The k-Means implementation runs in a worker thread and the main app is completely hassle free. It computes the clusters and communicates the same to the main app thread.
Okay, now I had the clusters. I had to call them something, right? Best way I thought was to find the centroid of each cluster (which is a <lat, lng> pair) and reverse geocode it to find the address of the centroid. So, my clusters looked like:
Now, to implement admin enhanced control, I thought of letting the admin transfer employees from one cluster to another. For e.g., the "Brookfield, Bangalore" cluster and the "Whitefield, Bangalore" cluster are not that far (even though the containing points are not in the same cluster). So, the admin could transfer the employee under the latter cluster to the former (drag and drop html5 API).
The "select a cab" allows the admin to manually allot (multiple) cabs to the cluster.
The NOTIFY button on each cluster will send email notification to all employees contained. I used nodemailer node module for achieving this. The notification mail contains the departure time and the taxi number allotted to the user.
Analytics and Charts
The analytics include:
1. Monitoring traffic/request volume for each time slot.
2. Monitoring the active clusters.
1. Text and data compression was enabled at the node.js server to send fewer bytes on the wire.

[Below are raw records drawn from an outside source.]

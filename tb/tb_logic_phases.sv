// tb_logic_phases: the complete logic test of one 3x2 tile, as a STAR runs
// it. For each of the six rotations the tile is put through fifteen phases:
// phase 0 checks the scan path (every PLB gets a different configuration, so
// the ORA must fail), and phases 1..14 are the PLB modes of the ORCA 2C/2CA
// phase list:
//    1 asynchronous RAM          8 FF, sync reset, rising edge, PLB-pin data,
//    2 adder/subtracter            4-input LUTs
//    3 5-input multiplexer       9 latch, active-high clock, active-low enable,
//    4 5-input XOR                 dynamically selected data
//    5 FF, async reset, falling 10 multiplier
//      edge, active-low enable, 11 a >= b comparator
//      LUT data, count up       12 a != b comparator
//    6 FF, async set, falling   13 synchronous RAM
//      edge, PLB-pin data,      14 dual-port RAM
//      count up/down
//    7 latch, sync set, active-low clock, active-high enable, count down
// The RAM phases 1 and 13 use the march generator, the rest the 12-bit
// counter. Each result is read through the scan path.
//
// Run A, fault-free tile: phase 0 must fail and phases 1..14 must pass in
// every rotation. Run B, one PLB with a defect in the clock path shared by
// its flip-flops (wrong clock polarity, clock enable ignored; the kind of
// fault seen in a device whose PLB failed only its FF phases). A latch's
// clock polarity alone cannot be seen here, since the patterns change on the
// edge on which the ORA samples. Exactly phases 5..9 must fail, and only in the two
// rotations in which that PLB is a BUT; the PLB must then be located from
// the failing rotations, and classed as still usable for LUT and RAM work
// because all its LUT/RAM phases passed.
//
// Run C, the additional diagnostic phases on the located PLB, in one
// floorplan where it is a BUT (first on a fault-free tile, where all must
// pass): phases 1..4 route each register bit to its output (latch, active
// high, always enabled, PLB-pin data) and phases 5..8 each LUT output, to
// test the output multiplexer; phases 9..12 test the register as FFs and
// 13..16 as latches, each with its own set/reset, clock and enable options.
// With the defect above, 1..8 must pass and 9..16 fail: the fault lies in
// the register, and the LUTs and output multiplexer are fault free.
module tb_logic_phases;
  import star_pkg::*;
  localparam int NPH = 15;

  logic tck = 1'b0, bist_rst = 1'b1, scan_mode = 1'b0, scan_in = 1'b0, cfg_load = 1'b0;
  plb_cfg_t site_cfg [TILE_SITES];
  logic [2:0] rot = '0;
  tpg_sel_e tpg_sel = TPG_COUNT;
  logic combined = 1'b0;
  logic pass_fail, done;
  logic [2:0] ora_fail;
  int checks = 0, failures = 0;

  bister_tile dut (.tck, .bist_rst, .scan_mode, .scan_in, .cfg_load, .site_cfg, .rot, .combined,
                   .tpg_sel, .pass_fail, .ora_fail, .done);

  always #5 tck = ~tck;

  task automatic check(input bit ok, input string what);
    checks++;
    if (!ok) begin failures++; $display("FAIL %s", what); end
  endtask

  initial begin : watchdog
    repeat (1800000) @(posedge tck);
    failures++;
    $display("TB_RESULT checks=%0d failures=%0d", checks, failures);
    $finish;
  end

  function automatic bit is_but(int r, int s);
    return int'(TILE_3X2[r].but0) == s || int'(TILE_3X2[r].but1) == s;
  endfunction

  // Configuration of the BUTs for phase p (1..14).
  function automatic plb_cfg_t phase_cfg(int p, output tpg_sel_e sel);
    plb_cfg_t c;
    c = '0;
    c.storage = ST_FF; c.sr = SR_NONE; c.ce = CE_ALWAYS; c.dsel = D_LUT;
    for (int k = 0; k < 4; k++) c.truth[k] = 16'($urandom);
    sel = TPG_COUNT;
    case (p)
      1:  begin c.mode = LM_RAM_ASYNC; sel = TPG_MARCH; end
      2:  c.mode = LM_ADDSUB;
      3:  c.mode = LM_LUT5;
      4:  begin
            // a 5-input XOR: each LUT pair holds XOR4 and its complement
            c.mode = LM_LUT5;
            c.truth[0] = 16'h6996; c.truth[1] = 16'h9669;
            c.truth[2] = 16'h6996; c.truth[3] = 16'h9669;
          end
      5:  begin c.mode = LM_CNT_UP; c.sr = SR_ASYNC_RESET; c.clk_inv = 1'b1; c.ce = CE_LOW;
                c.dsel = D_LUT; c.out_reg = 4'hF; end
      6:  begin c.mode = LM_CNT_UPDN; c.sr = SR_ASYNC_SET; c.clk_inv = 1'b1; c.ce = CE_ALWAYS;
                c.dsel = D_PIN; c.out_reg = 4'hF; end
      7:  begin c.mode = LM_CNT_DOWN; c.storage = ST_LATCH; c.sr = SR_SYNC_SET; c.clk_inv = 1'b1;
                c.ce = CE_HIGH; c.dsel = D_LUT; c.out_reg = 4'hF; end
      8:  begin c.mode = LM_LUT4; c.sr = SR_SYNC_RESET; c.clk_inv = 1'b0; c.ce = CE_ALWAYS;
                c.dsel = D_PIN; c.out_reg = 4'hF; end
      9:  begin c.mode = LM_LUT4; c.storage = ST_LATCH; c.clk_inv = 1'b0; c.ce = CE_LOW;
                c.dsel = D_DYNAMIC; c.out_reg = 4'hF; end
      10: c.mode = LM_MULT;
      11: c.mode = LM_CMP_GE;
      12: c.mode = LM_CMP_NE;
      13: begin c.mode = LM_RAM_SYNC; sel = TPG_MARCH; end
      default: c.mode = LM_RAM_DP;
    endcase
    return c;
  endfunction

  // One phase of one rotation; returns the ORA result read through the scan path.
  task automatic run_phase(input int r, input int p, input int faulty_site, output bit fail);
    plb_cfg_t c, f;
    tpg_sel_e sel;
    int cyc, want_len;
    if (p == 0) begin
      c = phase_cfg(3, sel);
      foreach (site_cfg[s]) begin
        site_cfg[s] = c;
        site_cfg[s].truth[s % 4] = ~c.truth[s % 4] ^ 16'(s);
      end
    end else begin
      c = phase_cfg(p, sel);
      foreach (site_cfg[s]) site_cfg[s] = c;
      if (faulty_site >= 0) begin
        // the defect is in the clock path shared by the flip-flops: they
        // see the wrong clock polarity and ignore their clock enable
        f = c;
        if (c.out_reg != '0) begin f.clk_inv = ~c.clk_inv; f.ce = CE_ALWAYS; end
        site_cfg[faulty_site] = f;
      end
    end
    tpg_sel = sel;
    rot = 3'(r);
    scan_mode = 1'b0;
    @(negedge tck); cfg_load = 1'b1; bist_rst = 1'b1;
    @(negedge tck); cfg_load = 1'b0;
    @(negedge tck); bist_rst = 1'b0; scan_mode = 1'b1;
    cyc = 0;
    while (!done && cyc < 10000) begin @(negedge tck); cyc++; end
    want_len = (sel == TPG_MARCH) ? 160 : 4096;
    check(cyc == want_len, $sformatf("rotation %0d phase %0d: length %0d", r + 1, p, cyc));
    @(negedge tck);
    scan_mode = 1'b0; scan_in = 1'b0;
    fail = pass_fail;
    @(negedge tck);
    check(pass_fail == 1'b0, $sformatf("rotation %0d phase %0d: scan path", r + 1, p));
  endtask

  logic [NPH-1:0] res [TILE_ROTS];

  // Additional diagnostic phase p (1..16).
  function automatic plb_cfg_t diag_cfg(int p);
    plb_cfg_t c;
    c = '0;
    c.mode = LM_LUT4; c.storage = ST_FF; c.sr = SR_NONE; c.ce = CE_ALWAYS; c.dsel = D_PIN;
    for (int k = 0; k < 4; k++) c.truth[k] = 16'($urandom);
    case (p)
      1, 2, 3, 4: begin c.storage = ST_LATCH; c.clk_inv = 1'b0; c.out_reg = 4'(1 << (p - 1)); end
      5, 6, 7, 8: begin c.dsel = D_LUT; c.out_reg = '0; end
      9:  begin c.sr = SR_ASYNC_SET;  c.clk_inv = 1'b1; c.ce = CE_LOW;  end
      10: begin c.sr = SR_NONE;       c.clk_inv = 1'b0; c.ce = CE_ALWAYS; end
      11: begin c.sr = SR_SYNC_SET;   c.clk_inv = 1'b0; c.ce = CE_LOW;  end
      12: begin c.sr = SR_SYNC_RESET; c.clk_inv = 1'b1; c.ce = CE_HIGH; end
      13: begin c.storage = ST_LATCH; c.sr = SR_ASYNC_SET;   c.clk_inv = 1'b1; c.ce = CE_LOW;  end
      14: begin c.storage = ST_LATCH; c.sr = SR_ASYNC_RESET; c.clk_inv = 1'b0; c.ce = CE_HIGH; end
      15: begin c.storage = ST_LATCH; c.sr = SR_SYNC_SET;    c.clk_inv = 1'b0; c.ce = CE_LOW;  end
      default: begin c.storage = ST_LATCH; c.sr = SR_SYNC_RESET; c.clk_inv = 1'b1; c.ce = CE_HIGH; end
    endcase
    if (p >= 9) c.out_reg = 4'hF;
    return c;
  endfunction

  // One diagnostic phase in floorplan r; the defect as in run B.
  task automatic run_diag(input int r, input int p, input int faulty_site, output bit fail);
    plb_cfg_t c, f;
    int cyc;
    c = diag_cfg(p);
    foreach (site_cfg[s]) site_cfg[s] = c;
    if (faulty_site >= 0) begin
      f = c;
      if (c.out_reg != '0) begin f.clk_inv = ~c.clk_inv; f.ce = CE_ALWAYS; end
      site_cfg[faulty_site] = f;
    end
    tpg_sel = TPG_COUNT;
    rot = 3'(r);
    scan_mode = 1'b0;
    @(negedge tck); cfg_load = 1'b1; bist_rst = 1'b1;
    @(negedge tck); cfg_load = 1'b0;
    @(negedge tck); bist_rst = 1'b0; scan_mode = 1'b1;
    cyc = 0;
    while (!done && cyc < 10000) begin @(negedge tck); cyc++; end
    check(cyc == 4096, $sformatf("diagnostic phase %0d: length %0d", p, cyc));
    @(negedge tck);
    scan_mode = 1'b0;
    fail = pass_fail;
    @(negedge tck);
  endtask

  task automatic run_all(input int faulty_site);
    for (int r = 0; r < TILE_ROTS; r++)
      for (int p = 0; p < NPH; p++) begin
        bit fail;
        run_phase(r, p, faulty_site, fail);
        res[r][p] = fail;
      end
  endtask

  initial begin
    int fsite, found, n_rot;
    logic [NPH-1:0] ff_phases;
    ff_phases = '0;
    for (int p = 5; p <= 9; p++) ff_phases[p] = 1'b1;
    repeat (2) @(negedge tck);

    // Run A: fault-free tile
    run_all(-1);
    for (int r = 0; r < TILE_ROTS; r++)
      check(res[r] == NPH'(1), $sformatf("fault free, rotation %0d: failing phases %b", r + 1, res[r]));

    // Run B: one PLB with faulty flip-flops
    fsite = int'($urandom % TILE_SITES);
    run_all(fsite);
    n_rot = 0;
    for (int r = 0; r < TILE_ROTS; r++) begin
      logic [NPH-1:0] want;
      want = NPH'(1) | (is_but(r, fsite) ? ff_phases : '0);
      check(res[r] == want, $sformatf("faulty site %0d, rotation %0d: failing phases %b expected %b",
                                      fsite, r + 1, res[r], want));
      if (res[r][NPH-1:1] != '0) n_rot++;
    end
    check(n_rot == 2, $sformatf("faulty PLB seen in %0d rotations", n_rot));
    found = -1;
    for (int s = 0; s < TILE_SITES; s++) begin
      bit fits;
      fits = 1'b1;
      for (int r = 0; r < TILE_ROTS; r++) if ((res[r][NPH-1:1] != '0) != is_but(r, s)) fits = 1'b0;
      if (fits) begin
        check(found == -1, "diagnosis is unique");
        found = s;
      end
    end
    check(found == fsite, $sformatf("diagnosed site %0d, faulty site %0d", found, fsite));
    // partially usable: the failing phases are FF phases only
    for (int r = 0; r < TILE_ROTS; r++)
      check((res[r] & ~ff_phases & ~NPH'(1)) == '0,
            $sformatf("rotation %0d: no LUT/RAM phase failed", r + 1));
    $display("faulty site %0d located; failing phases 5..9 only: LUT/RAM module usable", found);

    // Run C: additional diagnostic phases in a floorplan where the PLB is a BUT
    begin
      int r_but;
      logic [16:1] dres_good, dres_bad;
      r_but = -1;
      for (int r = TILE_ROTS - 1; r >= 0; r--) if (is_but(r, fsite)) r_but = r;
      for (int p = 1; p <= 16; p++) begin
        bit fail;
        run_diag(r_but, p, -1, fail);
        dres_good[p] = fail;
        run_diag(r_but, p, fsite, fail);
        dres_bad[p] = fail;
      end
      check(dres_good == '0, $sformatf("diagnostic phases, fault free: failing %b", dres_good));
      check(dres_bad == 16'hFF00, $sformatf("diagnostic phases, faulty PLB: failing %b expected phases 9..16",
                                          dres_bad));
      if (dres_bad[8:1] == '0 && dres_bad[16:9] != '0)
        $display("site %0d: register faulty; LUTs and output multiplexer fault free", fsite);
    end

    $display("TB_RESULT checks=%0d failures=%0d", checks, failures);
    $finish;
  end
endmodule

2. The app is not image heavy which makes it light weight. Conditional usage of WebP image format (if user-agent is Chrome) helps send 26% smaller lossless images.
3. At the db layer, the final information stored contains an assorted document containing clusters, the employees within them and the cabs allotted to them. This justifies the usage of Mongodb over MySQL making it conducive for lesser aggregation queries and better response time.
4. The fact that there are at most ~120-140 employees per time slot, the decision of pushing clustering to the client reduces server round trips.
5. Taking advantage of multi-threading capabilities using HTML5 Web Workers API, the performance of the main thread is not compromised.
So, overall a wonderful experience. It also served as a theoretical computer science refresher for me. Looking forward to listening from your side !!